= Beginning of Section =
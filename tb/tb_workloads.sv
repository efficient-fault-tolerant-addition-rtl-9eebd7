// tb_workloads: runs the addition streams of two application kernels through
// the 32-bit fault-tolerant adder and measures the average adder cycles per
// addition.
//
// Livermore Loop 1 (990 iterations): each iteration has 19 additions. Six
// work on 16-bit values (loop compare by subtraction, increment of k, the
// four index computations k-1, k-1, k+9, k+10); thirteen are 32-bit (seven
// struct-member addresses, four base-plus-index addresses, two additions of
// array data). Expected cost: (6 + 2*13) / 19 = 1.684 cycles per addition.
//
// Dense single-precision matrix multiply of n x n matrices with software
// floating point, for n = 4 and n = 12. The stream follows the loop nest:
// loop compares and increments, row-major index computations (16-bit),
// base-plus-offset addresses (32-bit), characteristic additions (16-bit) and
// mantissa additions (32-bit) of the float multiply and add. Expected counts:
// 8n^3 + 4n^2 + 3n + 1 narrow and 7n^3 + n^2 wide additions.
//
// A 16-bit subtraction x - y is presented as x + (~y mod 2^16) with carry in
// 1, so both operands stay within 16 bits. Requests are issued back to back.
// Every result is checked against the integer sum and must raise no error;
// the number of narrow and wide additions and the elapsed cycles are checked
// against the counts above. A watchdog ends the run.
module tb_workloads;

  logic clk;
  initial clk = 1'b0;
  always #5 clk = ~clk;

  int checks = 0;
  int failures = 0;

  logic        rst_n, in_valid, in_ready, cin, out_valid, cout, narrow, error;
  logic [31:0] a, b, sum;

  ft_adder dut (
    .clk(clk), .rst_n(rst_n), .in_valid(in_valid), .in_ready(in_ready),
    .a(a), .b(b), .cin(cin), .out_valid(out_valid), .sum(sum), .cout(cout),
    .narrow(narrow), .error(error)
  );

  typedef struct {
    logic [32:0] res;
    logic        narrow;
  } exp_t;

  exp_t   exp_q[$];
  longint cycle = 0;
  always @(posedge clk) cycle <= cycle + 1;

  // Per-workload statistics.
  longint n16, n32, t_first, t_last;
  bit     started;

  always @(posedge clk) begin
    if (rst_n && out_valid) begin
      exp_t e;
      checks++;
      if (exp_q.size() == 0) begin
        failures++;
        $display("FAIL unexpected result");
      end else begin
        e = exp_q.pop_front();
        if ({cout, sum} !== e.res || narrow !== e.narrow || error !== 1'b0) begin
          failures++;
          $display("FAIL got %b_%h n=%b e=%b exp %h n=%b", cout, sum, narrow, error, e.res, e.narrow);
        end
      end
    end
  end

  // Issue one addition; waits while the adder is busy.
  task automatic add(input logic [31:0] x, input logic [31:0] y, input logic c);
    exp_t e;
    in_valid = 1'b1;
    a        = x;
    b        = y;
    cin      = c;
    #1;
    while (!in_ready) begin
      @(posedge clk);
      #1;
    end
    e.res    = {1'b0, x} + {1'b0, y} + {32'd0, c};
    e.narrow = (x[31:16] == 0) && (y[31:16] == 0);
    exp_q.push_back(e);
    if (e.narrow) n16++;
    else n32++;
    if (!started) begin
      started = 1;
      t_first = cycle;
    end
    t_last = cycle + (e.narrow ? 1 : 2);
    @(posedge clk);
    #1;
    in_valid = 1'b0;
  endtask

  // 16-bit subtraction x - y as an addition of 16-bit operands.
  task automatic sub16(input int unsigned x, input int unsigned y);
    add(32'(x & 16'hFFFF), 32'((~y) & 16'hFFFF), 1'b1);
  endtask

  task automatic begin_workload();
    n16     = 0;
    n32     = 0;
    started = 0;
  endtask

  // Wait for all results, then check the addition counts and cycle budget.
  task automatic end_workload(input string name, input longint exp16, input longint exp32);
    longint span;
    in_valid = 1'b0;
    while (exp_q.size() != 0) @(posedge clk);
    #1;
    span = t_last - t_first;
    checks++;
    if (n16 != exp16 || n32 != exp32) begin
      failures++;
      $display("FAIL %s: %0d narrow / %0d wide additions, expected %0d / %0d",
               name, n16, n32, exp16, exp32);
    end
    checks++;
    if (span != n16 + 2 * n32) begin
      failures++;
      $display("FAIL %s: %0d cycles, expected %0d", name, span, n16 + 2 * n32);
    end
    $display("%s: %0d narrow + %0d wide additions in %0d cycles, %0d.%03d cycles per addition",
             name, n16, n32, span, span / (n16 + n32),
             (span * 1000 / (n16 + n32)) % 1000);
  endtask

  localparam logic [31:0] SPACE1_BASE = 32'h2000_0000;  // struct space1_1
  localparam logic [31:0] SPACES_BASE = 32'h2000_4000;  // struct spaces_1
  localparam logic [31:0] OFF_X = 32'h0000_0000;
  localparam logic [31:0] OFF_Y = 32'h0000_0FA0;
  localparam logic [31:0] OFF_Z = 32'h0000_1F40;
  localparam logic [31:0] OFF_Q = 32'h0000_0000;
  localparam logic [31:0] OFF_R = 32'h0000_0004;
  localparam logic [31:0] OFF_T = 32'h0000_0008;

  function automatic logic [31:0] rand_data();
    logic [31:0] v;
    v = $urandom();
    v[30] = 1'b1;  // data is taken as full 32-bit
    return v;
  endfunction

  task automatic livermore1();
    begin_workload();
    for (int unsigned k = 1; k <= 990; k++) begin
      sub16(k, 990);                         // loop compare
      add(32'(k), 32'(16'hFFFF), 1'b0);      // k - 1 (x index)
      add(32'(k), 32'(16'hFFFF), 1'b0);      // k - 1 (y index)
      add(32'(k), 32'd9, 1'b0);              // k + 9
      add(32'(k), 32'd10, 1'b0);             // k + 10
      // Struct member addresses.
      add(SPACE1_BASE, OFF_X, 1'b0);
      add(SPACES_BASE, OFF_Q, 1'b0);
      add(SPACE1_BASE, OFF_Y, 1'b0);
      add(SPACES_BASE, OFF_R, 1'b0);
      add(SPACE1_BASE, OFF_Z, 1'b0);
      add(SPACES_BASE, OFF_T, 1'b0);
      add(SPACE1_BASE, OFF_Z, 1'b0);
      // Base plus index.
      add(SPACE1_BASE + OFF_X, 32'((k - 1) * 4), 1'b0);
      add(SPACE1_BASE + OFF_Y, 32'((k - 1) * 4), 1'b0);
      add(SPACE1_BASE + OFF_Z, 32'((k + 9) * 4), 1'b0);
      add(SPACE1_BASE + OFF_Z, 32'((k + 10) * 4), 1'b0);
      // Expression: r*z + t*z, then q + y*(...).
      add(rand_data(), rand_data(), 1'b0);
      add(rand_data(), rand_data(), 1'b0);
      add(32'(k), 32'd1, 1'b0);              // ++k
    end
    end_workload("Livermore loop 1", 6 * 990, 13 * 990);
  endtask

  // Software float multiply of two normalized values with mantissas below
  // sqrt(2): two characteristic additions and three mantissa additions.
  task automatic fmul(input logic [31:0] x, input logic [31:0] y);
    logic [7:0]  cx, cy;
    logic [23:0] mx, my;
    logic [31:0] hh, hl, lh;
    cx = x[30:23];
    cy = y[30:23];
    mx = {1'b1, x[22:0]};
    my = {1'b1, y[22:0]};
    hh = 32'(mx[23:12]) * 32'(my[23:12]);
    hl = 32'(mx[23:12]) * 32'(my[11:0]);
    lh = 32'(mx[11:0]) * 32'(my[23:12]);
    add(32'(cx), 32'(cy), 1'b0);              // c1 + c2
    sub16(32'(cx) + 32'(cy), 127);            // - bias
    add(hh << 9, hl >> 3, 1'b0);              // mantissa partial sums
    add((hh << 9) + (hl >> 3), lh >> 3, 1'b0);
    add((hh << 9) + (hl >> 3) + (lh >> 3), 32'h0000_0100, 1'b0);
  endtask

  // Software float add: characteristic subtraction and mantissa addition.
  task automatic fadd(input logic [31:0] x, input logic [31:0] y);
    sub16(32'(x[30:23]), 32'(y[30:23]));
    add({8'd0, 1'b1, x[22:0]}, {8'd0, 1'b1, y[22:0]} >> 1, 1'b0);
  endtask

  function automatic logic [31:0] rand_float();
    logic [31:0] v;
    v = $urandom();
    v[30:23] = 8'(120 + $urandom_range(0, 10));
    v[22:20] = 3'b000;  // mantissa below sqrt(2)
    return v;
  endfunction

  task automatic matmul(input int unsigned n);
    logic [31:0] abase, bbase, cbase;
    abase = 32'h2001_0000;
    bbase = 32'h2002_0000;
    cbase = 32'h2003_0000;
    begin_workload();
    for (int unsigned i = 0; ; i++) begin
      sub16(i, n);                                   // i < n
      if (i == n) break;
      for (int unsigned j = 0; ; j++) begin
        sub16(j, n);                                 // j < n
        if (j == n) break;
        add(32'(i * n), 32'(j), 1'b0);               // c[i][j] = 0: index
        add(cbase, 32'((i * n + j) * 4), 1'b0);      //   address
        for (int unsigned k = 0; ; k++) begin
          sub16(k, n);                               // k < n
          if (k == n) break;
          add(32'(i * n), 32'(k), 1'b0);             // a[i][k]
          add(abase, 32'((i * n + k) * 4), 1'b0);
          add(32'(k * n), 32'(j), 1'b0);             // b[k][j]
          add(bbase, 32'((k * n + j) * 4), 1'b0);
          add(32'(i * n), 32'(j), 1'b0);             // c[i][j]
          add(cbase, 32'((i * n + j) * 4), 1'b0);
          fmul(rand_float(), rand_float());
          fadd(rand_float(), rand_float());
          add(32'(k), 32'd1, 1'b0);                  // k++
        end
        add(32'(j), 32'd1, 1'b0);                    // j++
      end
      add(32'(i), 32'd1, 1'b0);                      // i++
    end
    end_workload($sformatf("matrix multiply n=%0d", n),
                 8 * n * n * n + 4 * n * n + 3 * n + 1, 7 * n * n * n + n * n);
  endtask

  initial begin
    rst_n    = 1'b0;
    in_valid = 1'b0;
    a        = '0;
    b        = '0;
    cin      = 1'b0;
    repeat (3) @(posedge clk);
    #1;
    rst_n = 1'b1;
    livermore1();
    matmul(4);
    matmul(12);
    matmul(64);
    $display("TB_RESULT checks=%0d failures=%0d", checks, failures);
    $finish;
  end

  initial begin
    repeat (10000000) @(posedge clk);
    failures++;
    $display("FAIL watchdog");
    $display("TB_RESULT checks=%0d failures=%0d", checks, failures);
    $finish;
  end

endmodule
= End of Section =
*What you should do:*
Begin with the first line of the records and finish with the line containing "with carry in". Reproduce those lines exactly, both ends included, and nothing else.

*Reply to the task:*
filename tb/tb_workloads.sv
repository efficient-fault-tolerant-addition-rtl-9eebd7
// tb_workloads: runs the addition streams of two application kernels through
// the 32-bit fault-tolerant adder and measures the average adder cycles per
// addition.
//
// Livermore Loop 1 (990 iterations): each iteration has 19 additions. Six
// work on 16-bit values (loop compare by subtraction, increment of k, the
// four index computations k-1, k-1, k+9, k+10); thirteen are 32-bit (seven
// struct-member addresses, four base-plus-index addresses, two additions of
// array data). Expected cost: (6 + 2*13) / 19 = 1.684 cycles per addition.
//
// Dense single-precision matrix multiply of n x n matrices with software
// floating point, for n = 4 and n = 12. The stream follows the loop nest:
// loop compares and increments, row-major index computations (16-bit),
// base-plus-offset addresses (32-bit), characteristic additions (16-bit) and
// mantissa additions (32-bit) of the float multiply and add. Expected counts:
// 8n^3 + 4n^2 + 3n + 1 narrow and 7n^3 + n^2 wide additions.
//
// A 16-bit subtraction x - y is presented as x + (~y mod 2^16) with carry in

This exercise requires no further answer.